Look below for the line holding "function automatic logic [127:0] rand128();" and the line holding "decryption must both". Repeat those two and everything between, exactly.
*** Source information ***
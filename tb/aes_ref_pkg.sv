// aes_ref_pkg: behavioural AES-128 reference for the testbenches.
//
// Written independently of the RTL: the S-box is built from log/antilog
// tables of the generator 03, the state is handled as a 4x4 byte matrix, and
// the cipher and inverse cipher follow the textbook round order. The
// byte order matches the RTL: byte Bk of a 128-bit value is bits
// [127-8k -: 8], B0..B3 form column 0.
package aes_ref_pkg;

  typedef logic [7:0] u8;
  typedef u8 tab_t [256];
  typedef logic [127:0] rkeys_t [11];

  function automatic u8 mul2(u8 a);
    return (a << 1) ^ ((a & 8'h80) != 0 ? 8'h1b : 8'h00);
  endfunction

  function automatic u8 mul(u8 a, u8 b);
    u8 r = 0;
    while (b != 0) begin
      if (b[0]) r ^= a;
      a = mul2(a);
      b = b >> 1;
    end
    return r;
  endfunction

  function automatic tab_t make_sbox();
    tab_t ex, lg, s;
    u8 p = 1;
    for (int i = 0; i < 255; i++) begin
      ex[i] = p;
      lg[p] = u8'(i);
      p = p ^ mul2(p);            // p *= 03
    end
    for (int a = 0; a < 256; a++) begin
      u8 inv, x;
      inv = (a == 0) ? 8'h00 : ex[(255 - int'(lg[a])) % 255];
      x = inv;
      // s = inv ^ rotl1 ^ rotl2 ^ rotl3 ^ rotl4 ^ 63
      s[a] = inv ^ {x[6:0], x[7]} ^ {x[5:0], x[7:6]} ^ {x[4:0], x[7:5]} ^ {x[3:0], x[7:4]} ^ 8'h63;
    end
    return s;
  endfunction

  function automatic tab_t make_inv_sbox();
    tab_t s = make_sbox(), si;
    for (int a = 0; a < 256; a++) si[s[a]] = u8'(a);
    return si;
  endfunction

  function automatic u8 getb(logic [127:0] v, int r, int c);
    return v[127 - 8*(4*c + r) -: 8];
  endfunction

  function automatic logic [127:0] sub_bytes(logic [127:0] v, bit inv);
    tab_t s = inv ? make_inv_sbox() : make_sbox();
    logic [127:0] o;
    for (int k = 0; k < 16; k++) o[127-8*k -: 8] = s[v[127-8*k -: 8]];
    return o;
  endfunction

  function automatic logic [127:0] shift_rows(logic [127:0] v, bit inv);
    logic [127:0] o;
    for (int r = 0; r < 4; r++)
      for (int c = 0; c < 4; c++)
        o[127 - 8*(4*c + r) -: 8] = inv ? getb(v, r, (c + 4 - r) % 4) : getb(v, r, (c + r) % 4);
    return o;
  endfunction

  function automatic logic [31:0] mix_col(logic [31:0] w, bit inv);
    u8 a0 = w[31:24], a1 = w[23:16], a2 = w[15:8], a3 = w[7:0];
    if (!inv)
      return {mul(a0,2)^mul(a1,3)^a2^a3, a0^mul(a1,2)^mul(a2,3)^a3,
              a0^a1^mul(a2,2)^mul(a3,3), mul(a0,3)^a1^a2^mul(a3,2)};
    return {mul(a0,14)^mul(a1,11)^mul(a2,13)^mul(a3,9), mul(a0,9)^mul(a1,14)^mul(a2,11)^mul(a3,13),
            mul(a0,13)^mul(a1,9)^mul(a2,14)^mul(a3,11), mul(a0,11)^mul(a1,13)^mul(a2,9)^mul(a3,14)};
  endfunction

  function automatic logic [127:0] mix_columns(logic [127:0] v, bit inv);
    logic [127:0] o;
    for (int c = 0; c < 4; c++) o[127-32*c -: 32] = mix_col(v[127-32*c -: 32], inv);
    return o;
  endfunction

  function automatic rkeys_t expand_key(logic [127:0] key);
    logic [31:0] w [44];
    tab_t s = make_sbox();
    u8 rc = 1;
    rkeys_t rk;
    for (int i = 0; i < 4; i++) w[i] = key[127-32*i -: 32];
    for (int i = 4; i < 44; i++) begin
      logic [31:0] t = w[i-1];
      if (i % 4 == 0) begin
        t = {t[23:0], t[31:24]};
        t = {s[t[31:24]], s[t[23:16]], s[t[15:8]], s[t[7:0]]};
        t[31:24] ^= rc;
        rc = mul2(rc);
      end
      w[i] = w[i-4] ^ t;
    end
    for (int r = 0; r < 11; r++) rk[r] = {w[4*r], w[4*r+1], w[4*r+2], w[4*r+3]};
    return rk;
  endfunction

  function automatic logic [127:0] encrypt(logic [127:0] key, logic [127:0] pt);
    rkeys_t rk = expand_key(key);
    logic [127:0] s = pt ^ rk[0];
    for (int r = 1; r <= 10; r++) begin
      s = shift_rows(sub_bytes(s, 0), 0);
      if (r != 10) s = mix_columns(s, 0);
      s ^= rk[r];
    end
    return s;
  endfunction

  function automatic logic [127:0] decrypt(logic [127:0] key, logic [127:0] ct);
    rkeys_t rk = expand_key(key);
    logic [127:0] s = ct ^ rk[10];
    for (int r = 9; r >= 0; r--) begin
      s = sub_bytes(shift_rows(s, 1), 1);
      s ^= rk[r];
      if (r != 0) s = mix_columns(s, 1);
    end
    return s;
  endfunction

  function automatic logic [127:0] rand128();
    return {$urandom, $urandom, $urandom, $urandom};
  endfunction

endpackage
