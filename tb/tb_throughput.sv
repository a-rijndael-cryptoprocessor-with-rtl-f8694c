// tb_throughput: sustained-rate workload. Streams 32 encryptions and then 32
// decryptions of random blocks under one key through the 32-bit bus, with the
// writer keeping the text interface full, and measures the clocks between
// consecutive blocks entering the core. Encryption and decryption must both
// sustain one block per 11 clocks; the only extra cost is one key conversion
// (pre-scheduling) before the first decryption. The rate is also reported in
// Mbit/s for a 38.8 MHz clock (128 bits / 11 clocks = 451.5 Mbit/s).
module tb_throughput;
  import aes_pkg::*;
  import aes_ref_pkg::*;

  localparam int N = 32;

  logic clk = 0;
  always #5 clk = ~clk;
  int checks = 0, failures = 0;

  logic  rst_n, key_we, key_ready, text_we, text_dec, text_ready, out_valid, out_dec, busy;
  word_t key_in, text_in, text_out;

  rijndael_top dut (.clk, .rst_n, .key_we, .key_in, .key_ready, .text_we, .text_in, .text_dec,
                    .text_ready, .out_valid, .out_dec, .text_out, .busy);

  block_t key, exp_q [$];
  block_t got;
  int     wcnt = 0, results = 0;

  always @(posedge clk) begin
    if (rst_n && out_valid) begin
      got = {got[95:0], text_out};
      wcnt++;
      if (wcnt == 4) begin
        block_t e;
        e = exp_q.pop_front();
        wcnt = 0;
        results++;
        checks++;
        if (got !== e) begin failures++; $display("FAIL result %0d got=%h exp=%h", results, got, e); end
      end
    end
  end

  // Clock of every block entering the core.
  int cyc = 0, takes[$];
  always @(posedge clk) begin
    cyc++;
    if (rst_n && dut.blk_take) takes.push_back(cyc);
  end

  task automatic write_block(bit dec, block_t b);
    exp_q.push_back(dec ? decrypt(key, b) : encrypt(key, b));
    for (int w = 0; w < 4; w++) begin
      while (!text_ready) begin @(posedge clk); #1; end
      text_we = 1; text_in = b[127-32*w -: 32]; text_dec = dec;
      @(posedge clk); #1;
      text_we = 0;
    end
  endtask

  initial begin
    int enc_span, dec_span, gap;
    rst_n = 0; key_we = 0; key_in = '0; text_we = 0; text_in = '0; text_dec = 0;
    repeat (3) @(posedge clk);
    #1 rst_n = 1;
    key = rand128();
    for (int w = 0; w < 4; w++) begin
      key_we = 1; key_in = key[127-32*w -: 32];
      @(posedge clk); #1;
    end
    key_we = 0;
    for (int i = 0; i < N; i++) write_block(0, rand128());
    for (int i = 0; i < N; i++) write_block(1, rand128());
    while (results < 2 * N) @(posedge clk);
    enc_span = takes[N-1] - takes[0];
    dec_span = takes[2*N-1] - takes[N];
    gap      = takes[N] - takes[N-1];
    $display("encryption: %0d blocks in %0d clocks after the first (%0.2f clocks/block, %0.1f Mbit/s at 38.8 MHz)",
             N, enc_span, real'(enc_span) / (N - 1), 128.0 * 38.8 / (real'(enc_span) / (N - 1)));
    $display("decryption: %0d blocks in %0d clocks after the first (%0.2f clocks/block); switch to decryption: %0d clocks",
             N, dec_span, real'(dec_span) / (N - 1), gap);
    checks++; if (enc_span != 11 * (N - 1)) begin failures++; $display("FAIL encryption rate"); end
    checks++; if (dec_span != 11 * (N - 1)) begin failures++; $display("FAIL decryption rate"); end
    // round 10, idle, 10 conversion steps, store, idle, then the block
    checks++; if (gap != 11 + 1 + 10 + 1 + 1) begin failures++; $display("FAIL conversion cost %0d", gap); end
    $display("TB_RESULT checks=%0d failures=%0d", checks, failures);
    $finish;
  end

  initial begin
    repeat (5000) @(posedge clk);
    failures++;
    $display("TB_RESULT checks=%0d failures=%0d", checks, failures);
    $finish;
  end
endmodule
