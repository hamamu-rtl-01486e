# Hamamu: hard matrix-multiplier blocks for an FPGA fabric

Most of the work in a neural network is matrix multiplication. On a
conventional FPGA a matrix multiplier is assembled from many DSP slices wired
together through the general routing, which costs area and clock speed. The
Hamamu architecture instead places hard **matmul blocks** in the fabric: each
block is a small systolic matrix multiplier (4x4x4 in the recommended
configuration), and neighbouring blocks can be joined through **programmable
direct interconnect** into one larger systolic multiplier without touching the
general routing.

This repository holds synthesizable SystemVerilog for that hardware: the
processing elements and their pipelined MACs (int8 and fp16), the 4x4 systolic
core, the building-block matmul with its memory/neighbour-mode muxes, the
input setup and output interface circuits, the direct links, the 20 Kbit block
RAM and a DSP slice built on the same MAC, plus a top level that composes four
blocks into an 8x8xK multiplier with its RAMs.

## The building-block matmul

A block multiplies a 4xK slice of A by a Kx4 slice of B into a 4x4 tile of C.
It reads 8 elements per cycle: one column of A (4 elements) and one row of B
(4 elements). Inside is a 4x4 grid of processing elements (PEs):

```
            B lane 0   B lane 1   B lane 2   B lane 3      (from top RAM or top neighbour)
               |          |          |          |
 A lane 0 -> PE(0,0) -> PE(0,1) -> PE(0,2) -> PE(0,3) -> A to right neighbour
 A lane 1 -> PE(1,0) -> ...                             C row streams -> output mux
 A lane 2 -> ...                                         -> right neighbour / C RAM
 A lane 3 -> PE(3,0) -> ...          ...     -> PE(3,3)
               |          |          |          |
                     B to bottom neighbour
```

Around the core (`core_matmul`) the block (`matmul_block`) has three muxes:

| path | memory mode | neighbour mode |
|------|-------------|----------------|
| A input | own input setup reading a RAM on the left | A leaving the left neighbour's core |
| B input | own input setup reading a RAM above | B leaving the top neighbour's core |
| C output | the core's results only | core's results, otherwise the left neighbour's C passed through |

The selects are configuration cells (`blk_cfg_t`), written once, like the rest
of an FPGA's configuration.

## How data moves through the core

This is the part that takes the most care to follow.

**Output stationary.** A moves left to right, B moves top to bottom, one
register per PE in each direction. PE(i,j) accumulates C[i][j] = sum over k of
A[i][k]*B[k][j] in its MAC's accumulator; the result stays there until it is
complete.

**Skew.** For A[i][k] and B[k][j] to meet in PE(i,j), A lane i must be delayed
by i cycles and B lane j by j cycles. The input setup circuit (`input_setup`)
reads RAM word k (column k of A, stored column-major; row k of B, stored
row-major) in consecutive cycles and delays lane l by l registers. PE(i,j) then
sees term k at cycle t0 + k + i + j, where t0 is the cycle in which lane 0
carries k = 0.

**Flags instead of a counter.** Each A element travels with three bits,
`{valid, first, last}` (`aflags_t`). `first` makes the MAC load rather than
add, and `last` marks the final term. Because the flags move with the data,
every PE knows when its own dot product begins and ends. No PE needs a global
counter, and this holds just as well when the PE sits deep inside a composed
array. B carries only a valid bit; an assertion checks that it always matches
A's.

**Pipelined accumulation.** The MAC is 3 stages deep for int8 and 8 for fp16.
Only the last stage (accumulate) is in a feedback loop. So a PE takes a new
product every cycle, and its accumulator holds the complete sum P cycles after
the last term entered.

**Shift-out along the rows.** When the last PE of row i (column 3) finishes,
the row's four accumulators are copied into a shift register. This register
moves the results right, one per cycle, out of the row's C port. The columns
leave in the order 3, 2, 1, 0. Row i+1 finishes one cycle after row i, so the
four row streams come out skewed by one cycle per row.

**No overlap.** A block runs one multiplication at a time. The next `start`
must wait until the previous results are out (`done`).

## Composing blocks into a larger multiplier

Blocks sit in a grid. The top-left block reads both A and B from RAMs. The
other blocks in the left column read A from a RAM and take B from the block
above. The other blocks in the top row read B from a RAM and take A from the
block on their left. Every remaining block works in neighbour mode for both A
and B. The composed array then behaves exactly like one (4TR)x(4TC) systolic
array, with two conditions:

* **One global skew.** Row 4r+i of the composed array must be delayed by 4r+i
  cycles, not by i. So each memory-mode input setup waits 4*pos cycles after
  `start`, where pos is the block's row (for A) or column (for B). pos is a
  configuration field (`row_pos`, `col_pos`).
* **C chaining.** Block (r,c+1) finishes 4 cycles after block (r,c), and a row
  shift-out takes 4 cycles. So the streams of one row of blocks never overlap.
  Each block's output mux passes its left neighbour's stream through whenever
  its own core is silent. The rightmost block therefore delivers a whole row
  of C, 4*TC results per row: 3,2,1,0 then 7,6,5,4, and so on. An assertion
  checks that the two streams never collide.

The direct links (`direct_link`) are modelled as an AND gate driven by one
configuration flip-flop. An open link reads as zero. The links are
combinational, so a neighbouring block sees data with the same one-register
spacing as a neighbouring PE.

At the right edge, `output_interface` removes the row skew (row i is delayed
by 3-i cycles). It then writes one complete column of the 4-row C slice per
cycle into a C RAM at the column's index, so C is stored column-major too.
Within each group of four, the address is the stream position with its two
low bits inverted. `done` rises after 4*TC columns have been written.

## Timing

Take `start` in cycle t, with the blocks configured for composition:

* the RAMs are first read in cycle t+2;
* PE(g,n) of the composed array gets term k in cycle t+3+k+g+n;
* the last column of C is written in cycle **t + K + 4TR + 4TC + P + 4**, and
  `done` is high from the next cycle (P = 8 for fp16, 3 for int8).

For one block with K = 4 this gives 4*4-2+P cycles from the first RAM read to
the last write. That matches the latency quoted for the architecture,
4N-2+P. For a composed N x N x N multiply, this design needs K+4TR+4TC+P+2 =
3N+P+2 cycles from the first read. For the 8x8x8 case that is 34 cycles at
fp16, against 38 from the 4N-2+P expression. The testbenches check the exact
cycle numbers given here.

## Arithmetic

`hamamu_pkg` selects the precision with `PREC` (`PREC_INT8` or `PREC_FP16`).
One build supports one precision, as in the architecture.

* **int8** (`mac_int8`, 3 stages): signed 8x8 products, 32-bit accumulator,
  no saturation.
* **fp16** (`mac_fp16`, 8 stages): IEEE binary16. Each product is rounded to
  fp16, then added into an fp16 accumulator, rounding to nearest even at every
  step. Subnormal inputs and results are flushed to zero. NaN inputs, Inf*0
  and Inf-Inf give the quiet NaN 0x7E00, and overflow gives Inf. Stage 2
  computes the rounded product, stages 3-7 are retiming registers, and stage 8
  accumulates.

The pipeline depths (3 and 8) come from the architecture. The stage split,
the accumulator widths and the rounding and subnormal rules are this design's
own choices.

## Memories, DSP slices and the top level

`bram` is the fabric's 20 Kbit RAM in simple dual-port mode. The width is a
parameter and the depth is 20480/WIDTH. Reads have one cycle of latency, and
a read of the word being written returns the old data. With fp16 the A, B and
C words are 64 bits wide (320 words), so K can be up to 320.

`dsp_slice` has multiplier, adder and MAC modes, kept in a configuration cell.
It wraps the same MAC as the PEs, so DSP-based and matmul-based designs share
one arithmetic core.

`hamamu_top` (parameters `PREC`, `TR`, `TC`, `N_DSP`; defaults fp16, 2, 2, 2)
instantiates TR x TC blocks with their neighbour wiring. It also has one A RAM
per block row, one B RAM per block column, one output interface and C RAM per
block row, and `N_DSP` independent DSP slices. In a real device the RAM ports
facing the rest of the fabric would be driven by soft logic. Here they are
top-level ports:

* A is written as word k = {A[4r+3][k], ..., A[4r][k]} into the A RAM of
  block row r.
* B is written as word k = {B[k][4c+3], ..., B[k][4c]} into the B RAM of
  block column c.
* C is read as word j = {C[4r+3][j], ..., C[4r][j]} from the C RAM of block
  row r.

Configure the blocks for composition as follows: `a_nbr = (c>0)`,
`b_nbr = (r>0)`, `c_chain = (c>0)`, `row_pos = r`, `col_pos = c`. Then write
the RAMs, set `k_len`, pulse `start` and wait for `done`. The 4-bit position
fields allow arrays of up to 16x16 blocks (a 64x64xK multiplier).

## What is not here

* **Soft logic.** The logic blocks, the general routing (switch and connection
  boxes), the CPUs, the memory and I/O controllers, the analog parts and the
  clocking are ordinary FPGA resources, not part of this RTL. So are the
  adders that a parallel (non-systolic) composition of blocks would need.
* **Physical aspects.** The floorplan of the blocks is not part of the RTL.
  The architecture studies three placements: columns of matmuls
  ("columnar"), matmuls surrounded by RAMs and logic ("surround"), and
  columns of matmuls mixed with DSP columns ("hybrid"). It also places switch
  boxes inside a matmul's square footprint, with pins spread around its edge.
  None of this is RTL either.
* **Directions not used.** The architecture provides direct links to all four
  neighbours. Only the three directions the systolic dataflow uses are built:
  A from the left, B from the top, C from the left.
* **RAM modes.** The RAM's single-port mode is not modelled, and its width is
  chosen when building, not when configuring.
* **Default size.** The default composed size is the 8x8x8 arrangement of
  four blocks. Larger evaluated sizes (16x16 up to 64x64, or 36x36 for a
  35x35x35 problem) need `TR`/`TC` raised, and the RTL supports that. The
  16x16 array (4x4 blocks) is simulated; the larger ones are not, only to
  keep simulation builds short.

## Simulating

Each testbench checks itself and prints `TB_RESULT checks=N failures=M`. The
testbenches use `--timing` delays. For example, the end-to-end test at the
default size:

```
verilator --binary --timing --assert -Irtl -Itb \
  rtl/hamamu_pkg.sv tb/tb_fp16_pkg.sv $(ls rtl/*.sv | grep -v _pkg) \
  tb/tb_hamamu_top.sv --top-module tb_hamamu_top -o sim
./obj_dir/sim
```

The other benches are built the same way, with their own top module:

| testbench | checks |
|-----------|--------|
| `tb_mac_int8`, `tb_mac_fp16` | random dot products, products and sums against reference arithmetic; exact latency (3 / 8) |
| `tb_pe` | accumulated value, `done` latency, forwarding of A, flags and B |
| `tb_core_matmul` | 4x4xK fp16 products for several K, shift-out order, the cycle each row starts |
| `tb_input_setup` | address sequence, position delay, lane skew and flags, busy, start ignored while busy |
| `tb_output_interface` | de-skew, column addresses, write timing, done |
| `tb_direct_link`, `tb_bram`, `tb_dsp_slice` | configuration cell; RAM read/write semantics and depth; the three DSP modes in both precisions |
| `tb_matmul_block` | two int8 blocks as a 4x8xK multiplier (neighbour mode, C chaining), then reconfigured as a lone block |
| `tb_hamamu_top` | default top: 8x8x8 and 8x8x(9..48) fp16 multiplies end to end through the RAM ports, last-write cycle, DSP modes; fails if any of memory mode, neighbour mode, C pass-through, accumulator restart or a DSP mode was never used |
| `tb_hamamu_workloads` | a 16x16 array of 4x4 blocks: 16x16x16, 8x8x8 and 13x13x13 fp16 multiplies in a row, the smaller ones zero-padded, unused results checked to be zero, last-write cycle |

The fp16 reference (`tb/tb_fp16_pkg.sv`) works on `real` values, separately
from the RTL's bit-level arithmetic. It rounds the exact product or sum of two
fp16 numbers with the same rules as the hardware.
*** End of Source information ***
### Answer
  function automatic logic [127:0] rand128();
    return {$urandom, $urandom, $urandom, $urandom};
  endfunction

endpackage
filename tb/tb_throughput.sv
repository a-rijndael-cryptoprocessor-with-rtl-f8694c
// tb_throughput: sustained-rate workload. Streams 32 encryptions and then 32
// decryptions of random blocks under one key through the 32-bit bus, with the
// writer keeping the text interface full, and measures the clocks between
// consecutive blocks entering the core. Encryption and decryption must both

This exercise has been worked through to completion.